This system also detects water level and measures can be taken immediately in case there is no water in the reservoir

This system is applicable in isolated areas with large farms whereby operators are required to be in the fields most of the time to monitor the irrigation, it is with no doubt that this technology will be of great help to farmers as it requires few operators in the field as well as saves on water used for irrigation.

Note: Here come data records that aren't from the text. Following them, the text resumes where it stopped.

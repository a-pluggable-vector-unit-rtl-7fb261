// vector_csrs: the seven vector CSRs and the muxes around the scalar CSRs.
//
// Holds vstart, vxsat, vxrm (vcsr is the view {vxrm, vxsat} of the two),
// vl and vtype; vlenb is the constant VLEN/8. A CSR instruction from the
// core whose address is a vector CSR is served here and reaches the core's
// scalar CSR file as a NOP (input mux); on reads, the output mux returns
// the vector CSR or the scalar file's data. vl, vtype and vlenb are read
// only: writing them raises csr_illegal.
// The vector unit changes vl, vtype and vstart only through the controls
// it writes back; the core applies them (update_i) when the instruction
// retires, so every later instruction sees the new configuration. The core
// never commits a CSR instruction in the same cycle as a vector
// instruction. Reset: vtype.vill = 1, vl = 0, all others 0.
// Addresses follow the RISC-V V draft v0.9; the muxing follows the source.
//
// Lint reports the upper bits of the computed new CSR value as unused: the
// writable vector CSRs are narrower than XLEN and keep only their low bits.
module vector_csrs
  import vu_pkg::*;
(
  input  logic            clk_i,
  input  logic            rst_ni,
  // CSR instruction from the core
  input  csr_op_e         csr_op_i,
  input  logic [11:0]     csr_addr_i,
  input  logic [XLEN-1:0] csr_wdata_i,
  output logic [XLEN-1:0] csr_rdata_o,
  output logic            csr_illegal_o,
  output logic            is_vcsr_o,
  // scalar CSR file
  output csr_op_e         scalar_csr_op_o,
  input  logic [XLEN-1:0] scalar_rdata_i,
  // updates carried by a retiring vector instruction
  input  logic            update_i,
  input  vcsr_ctrl_t      update_ctrl_i,
  // current values toward the vector unit
  output vtype_t          vtype_o,
  output vl_t             vl_o,
  output vl_t             vstart_o,
  output logic [1:0]      vxrm_o,
  output logic            vxsat_o
);

  vl_t        vstart_q, vl_q;
  vtype_t     vtype_q;
  logic [1:0] vxrm_q;
  logic       vxsat_q;

  logic            rd_only, writes;
  logic [XLEN-1:0] old, new_val;

  always_comb begin
    is_vcsr_o = 1'b1;
    rd_only   = 1'b0;
    unique case (csr_addr_i)
      CSR_VSTART: old = XLEN'(vstart_q);
      CSR_VXSAT:  old = XLEN'(vxsat_q);
      CSR_VXRM:   old = XLEN'(vxrm_q);
      CSR_VCSR:   old = XLEN'({vxrm_q, vxsat_q});
      CSR_VL:     begin old = XLEN'(vl_q);          rd_only = 1'b1; end
      CSR_VTYPE:  begin old = vtype_to_csr(vtype_q); rd_only = 1'b1; end
      CSR_VLENB:  begin old = XLEN'(VLENB);         rd_only = 1'b1; end
      default:    begin old = '0; is_vcsr_o = 1'b0; end
    endcase
    unique case (csr_op_i)
      CSR_WRITE: new_val = csr_wdata_i;
      CSR_SET:   new_val = old | csr_wdata_i;
      CSR_CLEAR: new_val = old & ~csr_wdata_i;
      default:   new_val = old;
    endcase
    writes          = is_vcsr_o && csr_op_i inside {CSR_WRITE, CSR_SET, CSR_CLEAR};
    csr_illegal_o   = writes && rd_only;
    scalar_csr_op_o = is_vcsr_o ? CSR_NOP : csr_op_i;
    csr_rdata_o     = is_vcsr_o ? old : scalar_rdata_i;
  end

  always_ff @(posedge clk_i or negedge rst_ni) begin
    if (!rst_ni) begin
      vstart_q      <= '0;
      vl_q          <= '0;
      vtype_q       <= '0;
      vtype_q.vill  <= 1'b1;
      vxrm_q        <= '0;
      vxsat_q       <= 1'b0;
    end else begin
      if (writes && !rd_only) begin
        unique case (csr_addr_i)
          CSR_VSTART: vstart_q <= vl_t'(new_val);
          CSR_VXSAT:  vxsat_q  <= new_val[0];
          CSR_VXRM:   vxrm_q   <= new_val[1:0];
          CSR_VCSR:   {vxrm_q, vxsat_q} <= new_val[2:0];
          default: ;
        endcase
      end
      if (update_i) begin
        if (update_ctrl_i.vl_we)      vl_q     <= update_ctrl_i.vl;
        if (update_ctrl_i.vtype_we)   vtype_q  <= update_ctrl_i.vtype;
        if (update_ctrl_i.vstart_clr) vstart_q <= '0;
      end
    end
  end

  assign vtype_o  = vtype_q;
  assign vl_o     = vl_q;
  assign vstart_o = vstart_q;
  assign vxrm_o   = vxrm_q;
  assign vxsat_o  = vxsat_q;

  assert property (@(posedge clk_i) disable iff (!rst_ni) !(writes && update_i))
    else $error("CSR instruction committed together with a vector instruction");

endmodule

The commonly used automation systems are -:

Time based system

Open loop system

Computer based irrigation system

Real time feedback system

Volume based system

Closed loop system

Time based system makes use of controllers to gauge the amount of water to be applied in an irrigation system. According to Cardenas Lailhacar (2006) timers and controllers can give wrong information which may lead to over or under irrigation therefore requires proper programming and testing .open loop system makes use of a schedule which Bomen et. al (2006) described it as a timing of irrigation process for a period of time which either uses volume of water or time for control function.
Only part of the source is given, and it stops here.